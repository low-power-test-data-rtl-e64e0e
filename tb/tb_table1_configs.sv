// Runs the workload flow of workload_run on every scan configuration of the
// published results: for each benchmark circuit and block count, the number
// of scan chains and the HF-SR size as published, and the chain length from
// the circuit's number of scan inputs (primary inputs plus flip-flops:
// s5378 214, s9234 247, s13207 700, s15850 611, s38417 1664, s38584 1464)
// divided over the chains. The test cubes are synthetic, not the circuits'
// own. Each configuration is encoded twice, with all-X blocks left
// unspecified and with all-X blocks held; the 24 decompressors run side by
// side and the result is the sum of their checks and failures.
module tb_table1_configs;
  localparam int NC = 24;
  bit d[NC];
  int c[NC], f[NC];

  workload_run #(.NAME("s5378_31"), .N(11), .L(20), .B(3), .HOLD_DC(1'b0)) u_s5378_31_0 (.done(d[0]), .checks(c[0]), .failures(f[0]));
  workload_run #(.NAME("s5378_31"), .N(11), .L(20), .B(3), .HOLD_DC(1'b1)) u_s5378_31_1 (.done(d[1]), .checks(c[1]), .failures(f[1]));
  workload_run #(.NAME("s5378_22"), .N(11), .L(20), .B(2), .HOLD_DC(1'b0)) u_s5378_22_0 (.done(d[2]), .checks(c[2]), .failures(f[2]));
  workload_run #(.NAME("s5378_22"), .N(11), .L(20), .B(2), .HOLD_DC(1'b1)) u_s5378_22_1 (.done(d[3]), .checks(c[3]), .failures(f[3]));
  workload_run #(.NAME("s9234_31"), .N(11), .L(23), .B(3), .HOLD_DC(1'b0)) u_s9234_31_0 (.done(d[4]), .checks(c[4]), .failures(f[4]));
  workload_run #(.NAME("s9234_31"), .N(11), .L(23), .B(3), .HOLD_DC(1'b1)) u_s9234_31_1 (.done(d[5]), .checks(c[5]), .failures(f[5]));
  workload_run #(.NAME("s9234_11"), .N(11), .L(23), .B(1), .HOLD_DC(1'b0)) u_s9234_11_0 (.done(d[6]), .checks(c[6]), .failures(f[6]));
  workload_run #(.NAME("s9234_11"), .N(11), .L(23), .B(1), .HOLD_DC(1'b1)) u_s9234_11_1 (.done(d[7]), .checks(c[7]), .failures(f[7]));
  workload_run #(.NAME("s13207_100"), .N(21), .L(34), .B(5), .HOLD_DC(1'b0)) u_s13207_100_0 (.done(d[8]), .checks(c[8]), .failures(f[8]));
  workload_run #(.NAME("s13207_100"), .N(21), .L(34), .B(5), .HOLD_DC(1'b1)) u_s13207_100_1 (.done(d[9]), .checks(c[9]), .failures(f[9]));
  workload_run #(.NAME("s13207_20"), .N(21), .L(34), .B(1), .HOLD_DC(1'b0)) u_s13207_20_0 (.done(d[10]), .checks(c[10]), .failures(f[10]));
  workload_run #(.NAME("s13207_20"), .N(21), .L(34), .B(1), .HOLD_DC(1'b1)) u_s13207_20_1 (.done(d[11]), .checks(c[11]), .failures(f[11]));
  workload_run #(.NAME("s15850_51"), .N(21), .L(30), .B(3), .HOLD_DC(1'b0)) u_s15850_51_0 (.done(d[12]), .checks(c[12]), .failures(f[12]));
  workload_run #(.NAME("s15850_51"), .N(21), .L(30), .B(3), .HOLD_DC(1'b1)) u_s15850_51_1 (.done(d[13]), .checks(c[13]), .failures(f[13]));
  workload_run #(.NAME("s15850_31"), .N(21), .L(30), .B(2), .HOLD_DC(1'b0)) u_s15850_31_0 (.done(d[14]), .checks(c[14]), .failures(f[14]));
  workload_run #(.NAME("s15850_31"), .N(21), .L(30), .B(2), .HOLD_DC(1'b1)) u_s15850_31_1 (.done(d[15]), .checks(c[15]), .failures(f[15]));
  workload_run #(.NAME("s38417_185"), .N(31), .L(54), .B(6), .HOLD_DC(1'b0)) u_s38417_185_0 (.done(d[16]), .checks(c[16]), .failures(f[16]));
  workload_run #(.NAME("s38417_185"), .N(31), .L(54), .B(6), .HOLD_DC(1'b1)) u_s38417_185_1 (.done(d[17]), .checks(c[17]), .failures(f[17]));
  workload_run #(.NAME("s38417_152"), .N(31), .L(54), .B(5), .HOLD_DC(1'b0)) u_s38417_152_0 (.done(d[18]), .checks(c[18]), .failures(f[18]));
  workload_run #(.NAME("s38417_152"), .N(31), .L(54), .B(5), .HOLD_DC(1'b1)) u_s38417_152_1 (.done(d[19]), .checks(c[19]), .failures(f[19]));
  workload_run #(.NAME("s38584_209"), .N(31), .L(48), .B(7), .HOLD_DC(1'b0)) u_s38584_209_0 (.done(d[20]), .checks(c[20]), .failures(f[20]));
  workload_run #(.NAME("s38584_209"), .N(31), .L(48), .B(7), .HOLD_DC(1'b1)) u_s38584_209_1 (.done(d[21]), .checks(c[21]), .failures(f[21]));
  workload_run #(.NAME("s38584_21"), .N(31), .L(48), .B(1), .HOLD_DC(1'b0)) u_s38584_21_0 (.done(d[22]), .checks(c[22]), .failures(f[22]));
  workload_run #(.NAME("s38584_21"), .N(31), .L(48), .B(1), .HOLD_DC(1'b1)) u_s38584_21_1 (.done(d[23]), .checks(c[23]), .failures(f[23]));

  initial begin
    #4000000;
    $display("watchdog expired");
    $display("TB_RESULT checks=%0d failures=%0d", c.sum(), f.sum() + 1);
    $finish;
  end

  initial begin
    wait (d.and());
    $display("TB_RESULT checks=%0d failures=%0d", c.sum(), f.sum());
    $finish;
  end
endmodule
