// Workload testbench at the default size (31 chains x 54 cells, 6 blocks,
// 256-bit LFSR): 120 synthetic test cubes are encoded with hold flags,
// grouped into hold-cube compatible sets, turned into seeds by GF(2)
// elimination and decompressed; every specified bit is checked in the scan
// chains, and specified-bit counts, scan-in transitions and test time are
// reported against plain reseeding. See workload_run for the flow.
module tb_workload_encode;
  bit done;
  int checks, failures;

  workload_run u_run (.done(done), .checks(checks), .failures(failures));

  initial begin
    #2000000;
    $display("watchdog expired");
    $display("TB_RESULT checks=%0d failures=%0d", checks, failures + 1);
    $finish;
  end

  initial begin
    wait (done);
    $display("TB_RESULT checks=%0d failures=%0d", checks, failures);
    $finish;
  end
endmodule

━━━━━━

**Exercise:** Above are the records; print exactly the lines from the line with "run side by" to the line with "(.done(d[5]), .checks(c[5]), .failures(f[5]));", including both, and nothing else.

**Output:**
// unspecified and with all-X blocks held; the 24 decompressors run side by
// side and the result is the sum of their checks and failures.
module tb_table1_configs;
  localparam int NC = 24;
  bit d[NC];
  int c[NC], f[NC];

  workload_run #(.NAME("s5378_31"), .N(11), .L(20), .B(3), .HOLD_DC(1'b0)) u_s5378_31_0 (.done(d[0]), .checks(c[0]), .failures(f[0]));
  workload_run #(.NAME("s5378_31"), .N(11), .L(20), .B(3), .HOLD_DC(1'b1)) u_s5378_31_1 (.done(d[1]), .checks(c[1]), .failures(f[1]));
  workload_run #(.NAME("s5378_22"), .N(11), .L(20), .B(2), .HOLD_DC(1'b0)) u_s5378_22_0 (.done(d[2]), .checks(c[2]), .failures(f[2]));
  workload_run #(.NAME("s5378_22"), .N(11), .L(20), .B(2), .HOLD_DC(1'b1)) u_s5378_22_1 (.done(d[3]), .checks(c[3]), .failures(f[3]));
  workload_run #(.NAME("s9234_31"), .N(11), .L(23), .B(3), .HOLD_DC(1'b0)) u_s9234_31_0 (.done(d[4]), .checks(c[4]), .failures(f[4]));
  workload_run #(.NAME("s9234_31"), .N(11), .L(23), .B(3), .HOLD_DC(1'b1)) u_s9234_31_1 (.done(d[5]), .checks(c[5]), .failures(f[5]));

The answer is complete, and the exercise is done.